The averages we created above will give a better inside of our analysis. However, this format makes it difficult to identify the hours with the highest values.

We will thus proceed to sort the list of lists and printing the five highest values in a format that's easier to read

In [144]:
# Create a list that equals avg_by_hour with swapped columns.

swap_avg_by_hour = []
for item in avg_by_hour:
    # swap the values
    swap_comment_hour = [item[1], item[0]]
    swap_avg_by_hour.append(swap_comment_hour)
    
print(swap_avg_by_hour)

[[5.5777777777777775, 9], [14.741176470588234, 13], [13.440677966101696, 10], [13.233644859813085, 14], [16.796296296296298, 16], [7.985294117647059, 23], [9.41095890410959, 12], [11.46, 17], [38.5948275862069, 15], [16.009174311926607, 21], [21.525, 20], [23.810344827586206, 2], [13.20183486238532, 18], [7.796296296296297, 3], [10.08695652173913, 5], [10.8, 19], [11.383333333333333, 1], [6.746478873239437, 22], [10.25, 8], [7.170212765957447, 4], [8.127272727272727, 0], [9.022727272727273, 6], [7.852941176470588, 7], [11.051724137931034, 11]]


In [149]:
# sort the swapped averages in descending order
sorted_swap = sorted(swap_avg_by_hour, reverse=True)
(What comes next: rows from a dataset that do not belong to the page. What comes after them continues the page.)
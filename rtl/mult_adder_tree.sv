// mult_adder_tree: the arithmetic of one 3x3 convolution step.
//
// Nine 4x4-bit unsigned multipliers form the products of each sample with the
// coefficient in the same row and column; a balanced tree of adders sums them.
// The largest possible sum is 15*15*9 = 2025, which needs 11 bits; it is
// zero-extended to the 16-bit result word. When conv_en is high at a rising
// clock edge the sum is captured in the internal result register, and
// result_ready is high for exactly the following cycle, while result holds the
// new value, so that it can drive the FIFO write enable directly. Latency is
// one cycle from conv_en to result_ready. The registered output and the
// result_ready handshake follow the reference architecture; the adder tree
// shape and the single-cycle latency are this design's choices.
module mult_adder_tree
  import conv_pkg::*;
(
  input  logic             clk,
  input  logic             n_rst,
  input  logic [WIN_W-1:0] sample_in,
  input  logic [WIN_W-1:0] coeff_in,
  input  logic             conv_en,
  output logic [RES_W-1:0] result,
  output logic             result_ready
);

  localparam int unsigned PROD_W = 2 * PIX_W;   // 8 bits, max 225
  localparam int unsigned SUM_W  = PROD_W + 4;  // 12 bits, max 2025 fits

  logic [PROD_W-1:0] prod [9];
  logic [SUM_W-1:0]  sum_l1 [5];
  logic [SUM_W-1:0]  sum_l2 [3];
  logic [SUM_W-1:0]  sum;

  always_comb begin
    for (int i = 0; i < 9; i++) begin
      prod[i] = PROD_W'(sample_in[i*PIX_W +: PIX_W]) * PROD_W'(coeff_in[i*PIX_W +: PIX_W]);
    end
    for (int i = 0; i < 4; i++) begin
      sum_l1[i] = SUM_W'(prod[2*i]) + SUM_W'(prod[2*i+1]);
    end
    sum_l1[4] = SUM_W'(prod[8]);
    sum_l2[0] = sum_l1[0] + sum_l1[1];
    sum_l2[1] = sum_l1[2] + sum_l1[3];
    sum_l2[2] = sum_l1[4];
    sum       = sum_l2[0] + sum_l2[1] + sum_l2[2];
  end

  always_ff @(posedge clk or negedge n_rst) begin
    if (!n_rst) begin
      result       <= '0;
      result_ready <= 1'b0;
    end else begin
      result_ready <= conv_en;
      if (conv_en) result <= RES_W'(sum);
    end
  end

endmodule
# display top 5 hours for ASk Posts Comments
print(sorted_swap[:6])

[[38.5948275862069, 15], [23.810344827586206, 2], [21.525, 20], [16.796296296296298, 16], [16.009174311926607, 21], [14.741176470588234, 13]]


In [171]:
for item in sorted_swap[:6]:
    avg_comment = item[0]
    hour = dt.datetime.strptime(str(item[1]), "%H")
    hour_format = hour.strftime("%H:%M")
    template = "{}: {:.2f} average comments per post"
    print(template.format(hour_format, avg_comment))

15:00: 38.59 average comments per post
02:00: 23.81 average comments per post
20:00: 21.52 average comments per post
16:00: 16.80 average comments per post
21:00: 16.01 average comments per post
13:00: 14.74 average comments per post


### Conclusion
This final analysis has confirmed the assertion we made above about `3pm being the most` user engaging period with the highest average number of comments `(close to 39 comments)` per post.
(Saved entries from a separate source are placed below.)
// tb_mult_adder_tree: self-checking test of the multiply/add datapath.
// Checks the published worked example (samples and coefficients 1..9 give
// 285), the all-15 maximum (2025), and random windows, each against a
// sum-of-products computed here. Checks the one-cycle latency: result_ready is
// high exactly in the cycle after conv_en, and result does not change when
// conv_en is low.
module tb_mult_adder_tree;
  import conv_pkg::*;

  logic clk = 0, n_rst = 0;
  logic [WIN_W-1:0] sample_in, coeff_in;
  logic conv_en;
  logic [RES_W-1:0] result;
  logic result_ready;
  int checks = 0, failures = 0;

  mult_adder_tree dut (.*);

  always #5 clk = ~clk;

  initial begin
    repeat (5000) @(posedge clk);
    failures++;
    $display("watchdog expired");
    $display("TB_RESULT checks=%0d failures=%0d", checks, failures);
    $finish;
  end

  function automatic int model(input logic [WIN_W-1:0] s, input logic [WIN_W-1:0] c);
    int acc = 0;
    for (int i = 0; i < 9; i++) acc += int'(s[4*i +: 4]) * int'(c[4*i +: 4]);
    return acc;
  endfunction

  task automatic chk(input bit cond, input string what);
    checks++;
    if (!cond) begin failures++; $display("FAIL %s", what); end
  endtask

  task automatic run(input logic [WIN_W-1:0] s, input logic [WIN_W-1:0] c, input int exp);
    @(negedge clk); sample_in = s; coeff_in = c; conv_en = 1;
    @(negedge clk); conv_en = 0;
    chk(result_ready === 1'b1, "result_ready one cycle after conv_en");
    chk(result === 16'(exp), $sformatf("result %0d expected %0d", result, exp));
    sample_in = ~s;  // change inputs: the result register must hold
    @(negedge clk);
    chk(result_ready === 1'b0, "result_ready is a single pulse");
    chk(result === 16'(exp), "result held without conv_en");
  endtask

  initial begin
    logic [WIN_W-1:0] s, c;
    sample_in = '0; coeff_in = '0; conv_en = 0;
    repeat (2) @(posedge clk);
    chk(result === '0 && result_ready === 1'b0, "reset");
    n_rst = 1;
    // worked example: 1*1 + 2*2 + ... + 9*9 = 285
    for (int i = 0; i < 9; i++) begin s[4*i +: 4] = 4'(i + 1); c[4*i +: 4] = 4'(i + 1); end
    run(s, c, 285);
    run({36{1'b1}}, {36{1'b1}}, 2025);
    for (int k = 0; k < 9; k++) begin       // each product position on its own
      s = '0; c = '0; s[4*k +: 4] = 4'(k + 3); c[4*k +: 4] = 4'(15 - k);
      run(s, c, (k + 3) * (15 - k));
    end
    for (int k = 0; k < 200; k++) begin
      s = {4'($urandom), 32'($urandom)};
      c = {4'($urandom), 32'($urandom)};
      run(s, c, model(s, c));
    end
    $display("TB_RESULT checks=%0d failures=%0d", checks, failures);
    $finish;
  end
endmodule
This therefore implies that if you desire to get high comments, you should consider creating your post at 3pm.

Though 2am is on the top 5 most interractive hours, we realize that the `evening and night` period are very engaging and there is a high possibilty if you post during these hours, you will get many users engaged on your post.